=== Begin Enclosure ===
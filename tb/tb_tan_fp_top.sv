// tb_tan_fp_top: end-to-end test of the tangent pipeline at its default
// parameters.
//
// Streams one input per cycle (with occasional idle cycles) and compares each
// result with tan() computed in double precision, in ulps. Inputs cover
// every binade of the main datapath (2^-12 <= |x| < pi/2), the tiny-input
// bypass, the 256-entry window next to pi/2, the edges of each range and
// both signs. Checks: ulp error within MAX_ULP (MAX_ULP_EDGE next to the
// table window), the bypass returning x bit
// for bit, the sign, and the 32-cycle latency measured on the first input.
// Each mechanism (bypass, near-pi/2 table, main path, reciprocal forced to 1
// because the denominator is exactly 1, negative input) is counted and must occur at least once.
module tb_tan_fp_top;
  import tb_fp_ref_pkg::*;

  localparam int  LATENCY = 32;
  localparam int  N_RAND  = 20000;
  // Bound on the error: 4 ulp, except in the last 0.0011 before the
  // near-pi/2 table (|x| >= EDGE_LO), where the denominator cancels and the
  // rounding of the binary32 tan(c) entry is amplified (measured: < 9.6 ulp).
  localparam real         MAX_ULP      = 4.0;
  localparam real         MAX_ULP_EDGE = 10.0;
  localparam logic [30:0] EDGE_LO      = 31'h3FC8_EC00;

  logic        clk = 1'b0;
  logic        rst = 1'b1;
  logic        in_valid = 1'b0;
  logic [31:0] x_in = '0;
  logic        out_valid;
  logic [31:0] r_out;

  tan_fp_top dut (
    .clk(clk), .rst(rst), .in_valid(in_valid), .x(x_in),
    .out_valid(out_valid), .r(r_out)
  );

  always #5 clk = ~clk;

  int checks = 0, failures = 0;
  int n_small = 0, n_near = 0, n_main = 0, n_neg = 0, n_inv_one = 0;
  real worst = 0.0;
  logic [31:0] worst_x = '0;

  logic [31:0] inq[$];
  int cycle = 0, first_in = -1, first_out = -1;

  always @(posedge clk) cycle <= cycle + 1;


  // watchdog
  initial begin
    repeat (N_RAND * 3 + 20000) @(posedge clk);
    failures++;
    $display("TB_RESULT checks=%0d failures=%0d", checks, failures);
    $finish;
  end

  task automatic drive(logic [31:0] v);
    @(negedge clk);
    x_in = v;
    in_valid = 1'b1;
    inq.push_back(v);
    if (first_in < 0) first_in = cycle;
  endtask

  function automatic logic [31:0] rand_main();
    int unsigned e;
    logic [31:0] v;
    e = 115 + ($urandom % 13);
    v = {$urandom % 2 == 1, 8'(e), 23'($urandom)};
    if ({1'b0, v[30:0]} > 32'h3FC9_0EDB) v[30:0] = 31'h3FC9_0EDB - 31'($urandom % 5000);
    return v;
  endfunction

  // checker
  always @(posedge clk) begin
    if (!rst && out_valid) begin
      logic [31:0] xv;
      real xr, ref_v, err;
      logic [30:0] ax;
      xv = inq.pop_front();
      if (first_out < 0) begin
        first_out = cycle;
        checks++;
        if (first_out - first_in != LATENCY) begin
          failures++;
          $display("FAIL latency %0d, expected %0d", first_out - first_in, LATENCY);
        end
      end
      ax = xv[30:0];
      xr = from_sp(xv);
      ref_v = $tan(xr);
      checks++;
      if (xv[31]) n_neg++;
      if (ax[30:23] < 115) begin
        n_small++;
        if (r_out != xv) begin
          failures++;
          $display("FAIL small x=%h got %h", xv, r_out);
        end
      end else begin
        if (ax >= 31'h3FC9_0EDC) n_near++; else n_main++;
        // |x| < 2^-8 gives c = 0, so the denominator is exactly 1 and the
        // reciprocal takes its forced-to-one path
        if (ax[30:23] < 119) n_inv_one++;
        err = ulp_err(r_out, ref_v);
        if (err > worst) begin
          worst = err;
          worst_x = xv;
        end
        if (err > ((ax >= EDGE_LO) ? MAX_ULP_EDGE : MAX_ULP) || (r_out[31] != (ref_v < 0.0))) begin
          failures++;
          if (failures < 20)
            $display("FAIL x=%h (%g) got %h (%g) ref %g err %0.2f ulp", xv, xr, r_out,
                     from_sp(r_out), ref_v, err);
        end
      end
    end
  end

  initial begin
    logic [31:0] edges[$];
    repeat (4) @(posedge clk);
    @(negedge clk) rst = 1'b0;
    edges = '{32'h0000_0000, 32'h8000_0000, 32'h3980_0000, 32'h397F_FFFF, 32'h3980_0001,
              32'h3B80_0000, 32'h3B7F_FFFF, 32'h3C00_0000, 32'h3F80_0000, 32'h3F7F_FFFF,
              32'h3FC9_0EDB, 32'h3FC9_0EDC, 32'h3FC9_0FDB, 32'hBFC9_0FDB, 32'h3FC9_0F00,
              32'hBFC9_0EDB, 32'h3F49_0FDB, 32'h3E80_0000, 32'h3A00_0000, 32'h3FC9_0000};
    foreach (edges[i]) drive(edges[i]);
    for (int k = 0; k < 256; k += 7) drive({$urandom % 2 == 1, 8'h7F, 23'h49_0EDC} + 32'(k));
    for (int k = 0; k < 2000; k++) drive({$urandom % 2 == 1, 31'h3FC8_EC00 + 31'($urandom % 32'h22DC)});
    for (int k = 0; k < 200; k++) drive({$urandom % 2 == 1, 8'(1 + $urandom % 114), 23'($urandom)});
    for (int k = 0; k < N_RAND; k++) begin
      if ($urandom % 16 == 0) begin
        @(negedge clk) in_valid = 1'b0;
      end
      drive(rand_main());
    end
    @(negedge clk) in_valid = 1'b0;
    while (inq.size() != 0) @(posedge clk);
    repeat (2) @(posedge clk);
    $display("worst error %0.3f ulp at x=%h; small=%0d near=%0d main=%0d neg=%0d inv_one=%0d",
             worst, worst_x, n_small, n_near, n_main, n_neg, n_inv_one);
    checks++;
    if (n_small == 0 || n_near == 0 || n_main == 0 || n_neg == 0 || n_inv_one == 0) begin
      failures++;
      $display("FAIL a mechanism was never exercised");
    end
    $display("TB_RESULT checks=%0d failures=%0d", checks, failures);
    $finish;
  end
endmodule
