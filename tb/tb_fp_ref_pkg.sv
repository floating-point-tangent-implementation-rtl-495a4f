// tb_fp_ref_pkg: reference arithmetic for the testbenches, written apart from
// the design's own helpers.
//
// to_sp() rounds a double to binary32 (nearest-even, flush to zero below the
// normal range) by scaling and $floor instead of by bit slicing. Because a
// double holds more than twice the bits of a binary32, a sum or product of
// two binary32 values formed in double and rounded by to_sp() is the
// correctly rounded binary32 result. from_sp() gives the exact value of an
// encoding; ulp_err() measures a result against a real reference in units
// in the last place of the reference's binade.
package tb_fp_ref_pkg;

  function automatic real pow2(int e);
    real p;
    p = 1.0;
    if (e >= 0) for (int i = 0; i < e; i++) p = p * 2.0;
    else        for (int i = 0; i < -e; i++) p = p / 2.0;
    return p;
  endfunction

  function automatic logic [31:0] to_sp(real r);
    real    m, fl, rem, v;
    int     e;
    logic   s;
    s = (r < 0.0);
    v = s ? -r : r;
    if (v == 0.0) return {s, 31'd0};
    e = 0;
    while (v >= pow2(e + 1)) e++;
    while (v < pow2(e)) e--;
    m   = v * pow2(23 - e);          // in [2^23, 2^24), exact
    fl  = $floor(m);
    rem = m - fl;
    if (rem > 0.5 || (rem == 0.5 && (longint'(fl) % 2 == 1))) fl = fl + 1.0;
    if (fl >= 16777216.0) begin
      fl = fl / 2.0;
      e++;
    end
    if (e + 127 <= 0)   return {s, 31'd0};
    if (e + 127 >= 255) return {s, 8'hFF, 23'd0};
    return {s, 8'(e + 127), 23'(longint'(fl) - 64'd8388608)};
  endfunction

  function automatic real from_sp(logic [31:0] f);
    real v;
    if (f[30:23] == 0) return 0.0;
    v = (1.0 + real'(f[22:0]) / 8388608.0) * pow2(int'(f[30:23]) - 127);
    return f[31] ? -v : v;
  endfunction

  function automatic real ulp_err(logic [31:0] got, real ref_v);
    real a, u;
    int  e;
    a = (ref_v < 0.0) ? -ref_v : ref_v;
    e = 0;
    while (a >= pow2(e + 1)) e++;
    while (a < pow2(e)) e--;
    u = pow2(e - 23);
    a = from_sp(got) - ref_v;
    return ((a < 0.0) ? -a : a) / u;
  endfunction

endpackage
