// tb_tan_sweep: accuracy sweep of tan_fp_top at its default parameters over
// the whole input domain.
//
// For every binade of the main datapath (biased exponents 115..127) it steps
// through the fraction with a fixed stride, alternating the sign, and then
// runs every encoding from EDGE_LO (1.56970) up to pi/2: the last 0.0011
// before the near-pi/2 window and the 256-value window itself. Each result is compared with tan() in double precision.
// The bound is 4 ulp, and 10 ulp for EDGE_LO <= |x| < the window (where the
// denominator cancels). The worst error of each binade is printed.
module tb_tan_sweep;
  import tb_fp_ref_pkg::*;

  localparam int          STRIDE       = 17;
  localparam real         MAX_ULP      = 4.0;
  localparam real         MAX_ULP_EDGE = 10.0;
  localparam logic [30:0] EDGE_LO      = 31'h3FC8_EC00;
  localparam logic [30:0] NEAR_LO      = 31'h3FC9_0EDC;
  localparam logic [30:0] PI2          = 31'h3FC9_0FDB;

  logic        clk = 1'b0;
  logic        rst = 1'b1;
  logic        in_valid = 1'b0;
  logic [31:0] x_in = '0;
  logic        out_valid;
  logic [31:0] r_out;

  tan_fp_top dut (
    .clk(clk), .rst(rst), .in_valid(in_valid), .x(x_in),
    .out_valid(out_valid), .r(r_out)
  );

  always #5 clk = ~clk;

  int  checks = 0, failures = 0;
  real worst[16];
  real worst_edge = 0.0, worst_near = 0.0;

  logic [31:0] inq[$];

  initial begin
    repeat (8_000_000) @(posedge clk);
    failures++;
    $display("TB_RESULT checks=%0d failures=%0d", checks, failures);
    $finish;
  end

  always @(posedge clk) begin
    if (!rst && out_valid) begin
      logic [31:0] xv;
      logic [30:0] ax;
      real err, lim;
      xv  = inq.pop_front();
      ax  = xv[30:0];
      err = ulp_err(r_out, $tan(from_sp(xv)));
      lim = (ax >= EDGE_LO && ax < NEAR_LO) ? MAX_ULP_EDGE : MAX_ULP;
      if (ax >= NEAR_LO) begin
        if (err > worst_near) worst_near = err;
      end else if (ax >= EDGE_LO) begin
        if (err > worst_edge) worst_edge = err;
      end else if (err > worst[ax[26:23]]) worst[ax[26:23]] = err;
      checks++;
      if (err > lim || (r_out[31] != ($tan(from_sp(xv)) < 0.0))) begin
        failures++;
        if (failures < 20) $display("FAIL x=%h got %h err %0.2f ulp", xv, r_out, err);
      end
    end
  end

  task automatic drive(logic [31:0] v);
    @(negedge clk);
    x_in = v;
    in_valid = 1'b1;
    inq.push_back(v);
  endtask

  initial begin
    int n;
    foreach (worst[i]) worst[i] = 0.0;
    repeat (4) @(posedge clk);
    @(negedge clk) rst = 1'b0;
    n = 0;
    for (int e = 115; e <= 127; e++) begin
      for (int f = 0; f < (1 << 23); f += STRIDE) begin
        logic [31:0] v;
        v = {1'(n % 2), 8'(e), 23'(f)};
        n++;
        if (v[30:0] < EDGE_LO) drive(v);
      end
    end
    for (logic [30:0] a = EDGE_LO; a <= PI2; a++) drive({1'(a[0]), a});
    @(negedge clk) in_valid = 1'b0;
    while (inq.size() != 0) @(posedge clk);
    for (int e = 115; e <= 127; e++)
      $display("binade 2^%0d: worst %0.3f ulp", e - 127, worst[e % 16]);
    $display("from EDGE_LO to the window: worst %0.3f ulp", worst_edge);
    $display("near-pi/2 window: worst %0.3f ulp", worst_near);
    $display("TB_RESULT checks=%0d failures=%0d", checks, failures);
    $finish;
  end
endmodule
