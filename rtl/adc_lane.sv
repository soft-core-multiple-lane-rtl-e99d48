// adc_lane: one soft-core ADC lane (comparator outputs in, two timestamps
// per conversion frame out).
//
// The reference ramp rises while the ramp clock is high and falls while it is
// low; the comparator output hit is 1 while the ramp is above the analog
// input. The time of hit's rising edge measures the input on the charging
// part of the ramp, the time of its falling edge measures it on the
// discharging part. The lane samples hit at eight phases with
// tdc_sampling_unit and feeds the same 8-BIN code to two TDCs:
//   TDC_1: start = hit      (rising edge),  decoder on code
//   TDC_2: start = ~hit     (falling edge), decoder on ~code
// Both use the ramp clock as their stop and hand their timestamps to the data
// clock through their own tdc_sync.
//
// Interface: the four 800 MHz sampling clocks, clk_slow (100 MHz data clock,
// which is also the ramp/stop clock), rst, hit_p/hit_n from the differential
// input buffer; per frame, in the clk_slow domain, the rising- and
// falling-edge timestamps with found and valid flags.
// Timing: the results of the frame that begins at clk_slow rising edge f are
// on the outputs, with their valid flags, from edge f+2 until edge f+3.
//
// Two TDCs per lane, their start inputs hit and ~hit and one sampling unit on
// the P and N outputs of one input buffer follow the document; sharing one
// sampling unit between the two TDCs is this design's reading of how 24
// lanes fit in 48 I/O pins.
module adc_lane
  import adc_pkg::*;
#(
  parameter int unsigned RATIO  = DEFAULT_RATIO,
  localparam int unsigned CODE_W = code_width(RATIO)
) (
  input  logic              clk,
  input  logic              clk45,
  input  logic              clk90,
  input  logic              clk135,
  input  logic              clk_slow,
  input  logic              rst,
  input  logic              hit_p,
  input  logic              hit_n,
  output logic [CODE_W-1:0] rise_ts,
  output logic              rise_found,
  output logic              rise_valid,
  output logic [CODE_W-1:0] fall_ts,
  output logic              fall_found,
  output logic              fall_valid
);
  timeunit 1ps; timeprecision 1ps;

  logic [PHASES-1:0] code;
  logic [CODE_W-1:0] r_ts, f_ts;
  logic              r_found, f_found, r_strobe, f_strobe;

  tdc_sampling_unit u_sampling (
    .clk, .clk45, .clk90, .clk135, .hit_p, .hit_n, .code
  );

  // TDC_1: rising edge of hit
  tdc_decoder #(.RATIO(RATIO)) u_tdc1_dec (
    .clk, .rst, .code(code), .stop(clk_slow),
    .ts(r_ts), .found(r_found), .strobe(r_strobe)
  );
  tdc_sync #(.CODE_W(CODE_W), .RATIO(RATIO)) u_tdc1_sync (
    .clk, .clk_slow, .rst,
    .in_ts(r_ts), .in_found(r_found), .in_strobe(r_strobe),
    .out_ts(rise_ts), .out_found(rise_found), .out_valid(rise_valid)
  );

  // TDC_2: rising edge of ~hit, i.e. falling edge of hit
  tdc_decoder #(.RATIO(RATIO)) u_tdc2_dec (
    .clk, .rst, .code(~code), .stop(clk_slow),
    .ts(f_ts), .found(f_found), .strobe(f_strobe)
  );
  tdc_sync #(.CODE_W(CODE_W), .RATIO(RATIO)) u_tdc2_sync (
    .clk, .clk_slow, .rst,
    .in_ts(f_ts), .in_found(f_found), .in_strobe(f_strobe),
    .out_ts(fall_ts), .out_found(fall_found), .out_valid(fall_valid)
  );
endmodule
=== End Enclosure ===
### Assignment
Locate all lines in the listing above with the word "entry" and copy them.

### Response below
// bypass, the 256-entry window next to pi/2, the edges of each range and
  // rounding of the binary32 tan(c) entry is amplified (measured: < 9.6 ulp).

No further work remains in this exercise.